§ **Problem to work on**: Use the entries below and reproduce exactly the lines from the one containing "for (int i = 0; i < m; i++) begin" down to the one containing "logic [15:0] dir_a", both of them included.

-- Given entries follows --

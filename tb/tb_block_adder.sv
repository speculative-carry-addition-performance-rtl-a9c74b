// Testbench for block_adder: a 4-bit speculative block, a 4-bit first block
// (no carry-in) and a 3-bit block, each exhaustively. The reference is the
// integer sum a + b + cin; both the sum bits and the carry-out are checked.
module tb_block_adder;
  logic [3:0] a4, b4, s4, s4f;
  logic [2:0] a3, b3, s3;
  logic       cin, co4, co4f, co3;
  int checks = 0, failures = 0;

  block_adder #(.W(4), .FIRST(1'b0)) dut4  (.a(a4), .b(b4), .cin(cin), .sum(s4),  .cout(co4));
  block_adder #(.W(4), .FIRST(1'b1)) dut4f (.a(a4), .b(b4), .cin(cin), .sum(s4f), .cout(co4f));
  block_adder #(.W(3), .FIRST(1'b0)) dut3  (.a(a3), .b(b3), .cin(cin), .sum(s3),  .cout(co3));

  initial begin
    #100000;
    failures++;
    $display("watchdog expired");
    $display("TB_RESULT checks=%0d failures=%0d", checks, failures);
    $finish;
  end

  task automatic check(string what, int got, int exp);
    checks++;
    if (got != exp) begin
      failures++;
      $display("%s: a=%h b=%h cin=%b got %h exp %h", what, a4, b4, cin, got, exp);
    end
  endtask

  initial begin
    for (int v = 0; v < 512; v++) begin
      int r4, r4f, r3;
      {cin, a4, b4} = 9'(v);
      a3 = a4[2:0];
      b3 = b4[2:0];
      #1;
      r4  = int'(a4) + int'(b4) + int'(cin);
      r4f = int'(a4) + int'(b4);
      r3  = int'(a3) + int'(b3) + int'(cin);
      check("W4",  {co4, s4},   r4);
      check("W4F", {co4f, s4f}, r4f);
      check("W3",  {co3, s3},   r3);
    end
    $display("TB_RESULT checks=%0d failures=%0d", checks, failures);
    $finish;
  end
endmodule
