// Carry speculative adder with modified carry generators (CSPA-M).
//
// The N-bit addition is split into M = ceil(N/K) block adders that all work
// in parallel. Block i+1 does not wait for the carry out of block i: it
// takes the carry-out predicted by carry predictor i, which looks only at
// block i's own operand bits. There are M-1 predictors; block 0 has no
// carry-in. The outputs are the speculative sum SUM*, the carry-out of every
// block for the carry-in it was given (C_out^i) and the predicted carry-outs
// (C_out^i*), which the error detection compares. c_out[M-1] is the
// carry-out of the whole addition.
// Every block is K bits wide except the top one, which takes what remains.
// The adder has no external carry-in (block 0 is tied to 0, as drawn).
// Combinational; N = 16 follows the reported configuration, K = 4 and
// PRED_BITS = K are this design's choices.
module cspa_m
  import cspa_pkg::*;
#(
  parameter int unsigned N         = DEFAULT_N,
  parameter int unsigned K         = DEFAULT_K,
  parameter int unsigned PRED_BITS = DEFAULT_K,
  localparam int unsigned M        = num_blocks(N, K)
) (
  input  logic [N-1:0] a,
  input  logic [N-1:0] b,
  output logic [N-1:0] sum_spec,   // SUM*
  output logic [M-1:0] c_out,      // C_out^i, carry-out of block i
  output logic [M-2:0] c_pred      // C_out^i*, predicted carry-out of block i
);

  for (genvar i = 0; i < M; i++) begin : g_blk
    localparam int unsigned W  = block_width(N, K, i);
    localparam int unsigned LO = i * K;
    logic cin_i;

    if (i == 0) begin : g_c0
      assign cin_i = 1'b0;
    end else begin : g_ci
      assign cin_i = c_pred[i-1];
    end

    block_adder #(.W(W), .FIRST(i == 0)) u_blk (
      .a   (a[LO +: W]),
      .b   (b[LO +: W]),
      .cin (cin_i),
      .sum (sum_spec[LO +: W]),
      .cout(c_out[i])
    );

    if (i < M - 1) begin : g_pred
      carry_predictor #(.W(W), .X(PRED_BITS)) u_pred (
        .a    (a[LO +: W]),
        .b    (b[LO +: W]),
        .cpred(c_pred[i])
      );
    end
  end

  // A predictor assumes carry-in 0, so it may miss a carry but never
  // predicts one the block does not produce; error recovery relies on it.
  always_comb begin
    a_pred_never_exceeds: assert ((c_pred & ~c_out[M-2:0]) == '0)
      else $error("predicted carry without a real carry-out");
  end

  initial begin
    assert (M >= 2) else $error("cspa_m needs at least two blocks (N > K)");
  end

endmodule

-- Given entries concluded --
-- Given entries follows --

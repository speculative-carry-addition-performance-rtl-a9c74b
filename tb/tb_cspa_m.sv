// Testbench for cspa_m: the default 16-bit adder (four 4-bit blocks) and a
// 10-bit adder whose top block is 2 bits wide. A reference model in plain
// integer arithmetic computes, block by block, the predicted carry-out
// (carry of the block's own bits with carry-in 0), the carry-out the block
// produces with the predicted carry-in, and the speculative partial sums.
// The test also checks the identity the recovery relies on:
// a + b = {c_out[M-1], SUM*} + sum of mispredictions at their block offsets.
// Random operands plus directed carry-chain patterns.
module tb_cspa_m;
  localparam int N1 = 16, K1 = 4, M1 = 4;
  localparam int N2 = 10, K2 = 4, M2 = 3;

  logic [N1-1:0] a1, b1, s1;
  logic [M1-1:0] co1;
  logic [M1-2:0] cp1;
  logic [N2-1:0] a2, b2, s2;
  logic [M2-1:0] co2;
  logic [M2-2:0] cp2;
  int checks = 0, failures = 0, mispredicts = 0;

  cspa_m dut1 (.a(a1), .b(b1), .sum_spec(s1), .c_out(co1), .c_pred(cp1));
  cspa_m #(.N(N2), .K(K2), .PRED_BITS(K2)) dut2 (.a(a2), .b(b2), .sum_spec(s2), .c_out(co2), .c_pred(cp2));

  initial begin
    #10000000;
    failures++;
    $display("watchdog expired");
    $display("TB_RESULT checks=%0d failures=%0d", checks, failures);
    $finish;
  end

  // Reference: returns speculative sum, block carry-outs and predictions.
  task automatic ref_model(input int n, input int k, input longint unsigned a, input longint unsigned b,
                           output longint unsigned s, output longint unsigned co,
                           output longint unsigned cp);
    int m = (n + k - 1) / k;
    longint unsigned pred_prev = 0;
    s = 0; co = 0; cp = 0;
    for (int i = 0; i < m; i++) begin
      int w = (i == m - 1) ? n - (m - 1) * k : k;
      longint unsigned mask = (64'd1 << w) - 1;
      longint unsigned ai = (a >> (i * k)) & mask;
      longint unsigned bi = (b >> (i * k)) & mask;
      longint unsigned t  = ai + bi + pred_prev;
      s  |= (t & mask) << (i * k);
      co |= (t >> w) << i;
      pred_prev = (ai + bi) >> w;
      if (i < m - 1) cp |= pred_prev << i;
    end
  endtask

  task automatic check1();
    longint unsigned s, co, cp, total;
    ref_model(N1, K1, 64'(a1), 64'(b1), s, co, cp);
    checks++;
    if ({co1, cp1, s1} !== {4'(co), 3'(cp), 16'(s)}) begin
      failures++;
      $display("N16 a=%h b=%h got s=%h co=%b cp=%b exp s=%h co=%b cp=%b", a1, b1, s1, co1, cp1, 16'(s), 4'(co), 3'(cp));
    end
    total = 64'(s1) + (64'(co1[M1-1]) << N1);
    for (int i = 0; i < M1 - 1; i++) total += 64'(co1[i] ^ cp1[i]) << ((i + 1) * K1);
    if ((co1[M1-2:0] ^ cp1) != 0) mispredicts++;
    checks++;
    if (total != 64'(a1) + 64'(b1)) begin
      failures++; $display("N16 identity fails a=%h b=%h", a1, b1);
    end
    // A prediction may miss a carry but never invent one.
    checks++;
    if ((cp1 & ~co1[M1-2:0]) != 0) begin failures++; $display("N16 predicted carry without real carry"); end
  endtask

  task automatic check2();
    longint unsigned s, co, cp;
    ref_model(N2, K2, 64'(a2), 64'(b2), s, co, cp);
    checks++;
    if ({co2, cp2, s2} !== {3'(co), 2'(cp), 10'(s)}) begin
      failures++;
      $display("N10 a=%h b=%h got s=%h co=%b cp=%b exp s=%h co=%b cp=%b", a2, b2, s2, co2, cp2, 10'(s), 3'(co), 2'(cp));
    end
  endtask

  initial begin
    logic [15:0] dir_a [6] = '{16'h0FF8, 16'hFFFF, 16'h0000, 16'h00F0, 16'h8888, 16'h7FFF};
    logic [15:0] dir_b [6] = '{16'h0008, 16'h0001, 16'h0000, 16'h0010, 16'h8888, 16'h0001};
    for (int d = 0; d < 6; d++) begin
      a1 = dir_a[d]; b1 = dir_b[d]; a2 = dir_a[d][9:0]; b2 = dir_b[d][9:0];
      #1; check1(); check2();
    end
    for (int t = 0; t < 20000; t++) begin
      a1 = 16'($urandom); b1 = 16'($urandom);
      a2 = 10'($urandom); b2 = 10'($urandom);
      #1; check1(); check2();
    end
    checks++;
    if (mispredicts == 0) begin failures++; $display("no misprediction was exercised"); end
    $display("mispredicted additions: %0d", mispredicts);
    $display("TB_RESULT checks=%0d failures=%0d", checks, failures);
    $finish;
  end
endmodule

-- Given entries concluded --

§ **Exercise output**:
    for (int i = 0; i < m; i++) begin
      int w = (i == m - 1) ? n - (m - 1) * k : k;
      longint unsigned mask = (64'd1 << w) - 1;
      longint unsigned ai = (a >> (i * k)) & mask;
      longint unsigned bi = (b >> (i * k)) & mask;
      longint unsigned t  = ai + bi + pred_prev;
      s  |= (t & mask) << (i * k);
      co |= (t >> w) << i;
      pred_prev = (ai + bi) >> w;
      if (i < m - 1) cp |= pred_prev << i;
    end
  endtask

  task automatic check1();
    longint unsigned s, co, cp, total;
    ref_model(N1, K1, 64'(a1), 64'(b1), s, co, cp);
    checks++;
    if ({co1, cp1, s1} !== {4'(co), 3'(cp), 16'(s)}) begin
      failures++;
      $display("N16 a=%h b=%h got s=%h co=%b cp=%b exp s=%h co=%b cp=%b", a1, b1, s1, co1, cp1, 16'(s), 4'(co), 3'(cp));
    end
    total = 64'(s1) + (64'(co1[M1-1]) << N1);
    for (int i = 0; i < M1 - 1; i++) total += 64'(co1[i] ^ cp1[i]) << ((i + 1) * K1);
    if ((co1[M1-2:0] ^ cp1) != 0) mispredicts++;
    checks++;
    if (total != 64'(a1) + 64'(b1)) begin
      failures++; $display("N16 identity fails a=%h b=%h", a1, b1);
    end
    // A prediction may miss a carry but never invent one.
    checks++;
    if ((cp1 & ~co1[M1-2:0]) != 0) begin failures++; $display("N16 predicted carry without real carry"); end
  endtask

  task automatic check2();
    longint unsigned s, co, cp;
    ref_model(N2, K2, 64'(a2), 64'(b2), s, co, cp);
    checks++;
    if ({co2, cp2, s2} !== {3'(co), 2'(cp), 10'(s)}) begin
      failures++;
      $display("N10 a=%h b=%h got s=%h co=%b cp=%b exp s=%h co=%b cp=%b", a2, b2, s2, co2, cp2, 10'(s), 3'(co), 2'(cp));
    end
  endtask

  initial begin
    logic [15:0] dir_a [6] = '{16'h0FF8, 16'hFFFF, 16'h0000, 16'h00F0, 16'h8888, 16'h7FFF};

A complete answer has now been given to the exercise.